I got really excited when Z-Bo was bringing the ball up but he gave it up to Chauncey.


----------



## Ben (Nov 7, 2006)

D-Will with the nice dunk, then the fancy move and pass for the Durant dunk!!

That's why he should've been in the game much earlier than 2010

Durant is heating up, nice fall-away jumper


----------



## truebluefan (May 27, 2002)

Wade with the alley oop dunk


----------



## Ben (Nov 7, 2006)

gi0rdun said:


> I bet you didn't know Deron Williams could jump like that.
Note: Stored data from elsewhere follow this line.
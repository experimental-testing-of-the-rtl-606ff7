// des_key_sched: on-the-fly Triple DES key scheduling unit.
//
// Main keys are stored after Permuted Choice 1 (64 -> 56 bits) in four banks
// of three keys (K1, K2, K3); a bank is selected per block, and a key can be
// written into one bank while another bank is in use (separate write and read
// ports, combinational read as in distributed RAM). Two round-key paths run
// from the bank:
//   encryption : register holds C_n D_n; loaded with the main key rotated
//                left once (round 1), then rotated left by 1 or 2 per round.
//   decryption : register holds C_17-j D_17-j for decryption round j; loaded
//                with the unrotated main key (C16 D16 = C0 D0), then rotated
//                right by 1 or 2 per round.
// Each path has its own PC-2 (56 -> 48 bits); the e/d multiplexer picks the
// path of the DES stage in progress, registered when a path is loaded.
//
// Control (from the cipher controller), all acting at the clock edge:
//   ld  : load the path chosen by `dec` from bank rd_bank, key rd_idx
//   adv : advance the path chosen by `dec` so that it holds the key of
//         round `rnd` (2..16) of the current DES
// The round key for the round computed in a clock is valid in that clock.
module des_key_sched
  import des_pkg::*;
#(
  parameter int unsigned NUM_BANKS = 4,
  parameter int unsigned BW        = $clog2(NUM_BANKS)
) (
  input  logic          clk,
  input  logic          rst_n,
  // key write port (64-bit key as supplied, parity bits included)
  input  logic          kw_en,
  input  logic [BW-1:0] kw_bank,
  input  logic [1:0]    kw_idx,    // 0: K1, 1: K2, 2: K3
  input  logic [63:0]   kw_key,
  // key selection and path control
  input  logic [BW-1:0] rd_bank,
  input  logic [1:0]    rd_idx,
  input  logic          ld,
  input  logic          adv,
  input  logic          dec,
  input  logic [4:0]    rnd,
  output rkey_t         rkey
);

  key56_t keys [NUM_BANKS][3];
  key56_t main_key, enc_q, dec_q;
  logic   sel_dec;
  logic   two_e, two_d;

  always_ff @(posedge clk) begin
    if (kw_en) keys[kw_bank][kw_idx] <= pc1(kw_key);
  end

  assign main_key = keys[rd_bank][rd_idx];

  // rotation amounts: left for round rnd, right back from round 18-rnd
  always_comb begin
    two_e = (SHIFTS_T[4'(rnd - 5'd1)] == 8'd2);
    two_d = (SHIFTS_T[4'(5'd17 - rnd)] == 8'd2);
  end

  always_ff @(posedge clk or negedge rst_n) begin
    if (!rst_n) begin
      enc_q   <= '0;
      dec_q   <= '0;
      sel_dec <= 1'b0;
    end else begin
      if (ld) sel_dec <= dec;
      if (!dec && ld)       enc_q <= rotl_cd(main_key, 1'b0);
      else if (!dec && adv) enc_q <= rotl_cd(enc_q, two_e);
      if (dec && ld)        dec_q <= main_key;
      else if (dec && adv)  dec_q <= rotr_cd(dec_q, two_d);
    end
  end

  assign rkey = sel_dec ? pc2(dec_q) : pc2(enc_q);

endmodule
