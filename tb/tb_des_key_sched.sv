// tb_des_key_sched: checks the on-the-fly DES key schedule. The key
// 133457799BBCDFF1 is written into bank 2 (and other keys elsewhere); the
// encryption path must produce round keys K1..K16 of the DES worked example in
// consecutive clocks, and the decryption path K16..K1. A key written into
// another bank while the schedule runs must not disturb it.
module tb_des_key_sched;
  import des_pkg::*;
  logic clk = 0, rst_n = 0;
  always #5 clk = ~clk;
  int checks = 0, failures = 0;

  rkey_t K [16] = '{48'h1b02effc7072, 48'h79aed9dbc9e5, 48'h55fc8a42cf99, 48'h72add6db351d,
                    48'h7cec07eb53a8, 48'h63a53e507b2f, 48'hec84b7f618bc, 48'hf78a3ac13bfb,
                    48'he0dbebede781, 48'hb1f347ba464f, 48'h215fd3ded386, 48'h7571f59467e9,
                    48'h97c5d1faba41, 48'h5f43b7f2e73a, 48'hbf918d3d3f0a, 48'hcb3d8b0e17f5};
  logic        kw_en = 0, ld = 0, adv = 0, dec = 0;
  logic [1:0]  kw_bank = 0, kw_idx = 0, rd_bank = 0, rd_idx = 0;
  logic [63:0] kw_key = 0;
  logic [4:0]  rnd = 1;
  rkey_t       rkey;
  des_key_sched dut (.*);

  task automatic wk(logic [1:0] b, logic [1:0] i, logic [63:0] k);
    @(negedge clk);
    kw_en = 1; kw_bank = b; kw_idx = i; kw_key = k;
    @(negedge clk);
    kw_en = 0;
  endtask

  initial begin
    repeat (2) @(negedge clk);
    rst_n = 1;
    wk(2'd2, 2'd1, 64'h133457799bbcdff1);
    wk(2'd2, 2'd0, 64'h0123456789abcdef);
    wk(2'd1, 2'd1, 64'hfedcba9876543210);
    for (int d = 0; d < 2; d++) begin
      @(negedge clk);
      rd_bank = 2'd2; rd_idx = 2'd1; dec = d[0]; ld = 1;
      @(negedge clk);
      ld = 0;
      for (int n = 1; n <= 16; n++) begin
        rkey_t e;
        e = d ? K[16 - n] : K[n - 1];
        checks++;
        if (rkey !== e) begin failures++; $display("FAIL d=%0d round %0d %h exp %h", d, n, rkey, e); end
        // write into another bank in the middle of the schedule
        kw_en = (n == 8); kw_bank = 2'd3; kw_idx = 2'd1; kw_key = 64'h0;
        rd_bank = 2'(n);                     // bank select only matters at ld
        adv = 1; rnd = 5'(n + 1);
        @(negedge clk);
      end
      adv = 0; kw_en = 0;
    end
    $display("TB_RESULT checks=%0d failures=%0d", checks, failures);
    $finish;
  end
  initial begin
    repeat (200) @(posedge clk);
    failures++;
    $display("TB_RESULT checks=%0d failures=%0d", checks, failures);
    $finish;
  end
endmodule
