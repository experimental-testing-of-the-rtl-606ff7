// des_next_key: next-key module of the unrolled Triple DES pipeline, stage N.
//
// Takes the 56-bit key state I(N-1) of the previous stage (C || D halves after
// PC-1), rotates both halves by m positions to the left (encryption, 'e') or
// to the right (decryption, 'd'), registers the selected result as I(N) and
// drives the round key K(N) = PC-2(I(N)) for round N.
//
// The amount m is fixed per stage by the DES key schedule, so the rotators
// are constant wiring:
//   encryption : I(N) = I(N-1) <<< s(N)                (round N uses C_N D_N)
//   decryption : I(1) = I(0) (m = 0), I(N) = I(N-1) >>> s(18-N) for N >= 2
//                (round N uses C_(17-N) D_(17-N); C_16 D_16 = C_0 D_0)
// where s(1..16) = 1,1,2,2,2,2,2,2,1,2,2,2,2,2,2,1.
//
// Interface and timing: 'ld' loads the register at the clock edge; k_out is
// combinational from the register. No reset (the stage's valid bit in the
// pipeline qualifies it).
//
// From the document: the structure of the module (rotate left/right by m,
// e/d multiplexer, register, PC-2) and that m is 0, 1 or 2 depending on the
// round. This design's own choice: the exact m per stage, worked out from the
// DES schedule as above.
module des_next_key
  import des_pkg::*;
#(
  parameter int unsigned N = 1          // stage (round) number, 1..16
) (
  input  logic   clk,
  input  logic   ld,
  input  logic   dec,                  // 1: decryption direction (>>> m)
  input  key56_t i_prev,
  output key56_t i_out,
  output rkey_t  k_out
);

  localparam bit TWO_E = (SHIFTS_T[N-1] == 8'd2);
  localparam bit ZERO_D = (N == 1);
  localparam bit TWO_D = (N >= 2) && (SHIFTS_T[(N >= 2) ? (17 - N) : 0] == 8'd2);

  key56_t rot_e, rot_d;

  assign rot_e = rotl_cd(i_prev, TWO_E);
  assign rot_d = ZERO_D ? i_prev : rotr_cd(i_prev, TWO_D);

  always_ff @(posedge clk) begin
    if (ld) i_out <= dec ? rot_d : rot_e;
  end

  assign k_out = pc2(i_out);

endmodule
I did, from when he stuffed it in JO's face after blowing by Wade earlier in the season

Alley oop to Wade, more fun plays are coming at the moment, good stuff


----------



## truebluefan (May 27, 2002)

Williams is putting on a show


----------



## gi0rdun (May 31, 2007)

MAN I DIDN'T KNOW DERON COULD JUMP LIKE THAT.

wow.


----------



## Ben (Nov 7, 2006)

Deron on the break with another pretty move

Rondo just tried a stupid alley-oop

Deron AGAIN!!


----------



## Ben (Nov 7, 2006)

Wade again! This is getting better


----------



## truebluefan (May 27, 2002)

defensive battle


----------



## Ben (Nov 7, 2006)

Daivd Lee is not an All-Star, not of any sorts


----------



## truebluefan (May 27, 2002)

7:47

51-47 West

West .523% East .541%


----------



## HB (May 1, 2004)

Zach gets to play with both Gasols, wonder which one he prefers


----------



## c_dog (Sep 15, 2002)

david lee showing why garbage man should never be in the all-star game. shame on you guys for wanting to see him in this game.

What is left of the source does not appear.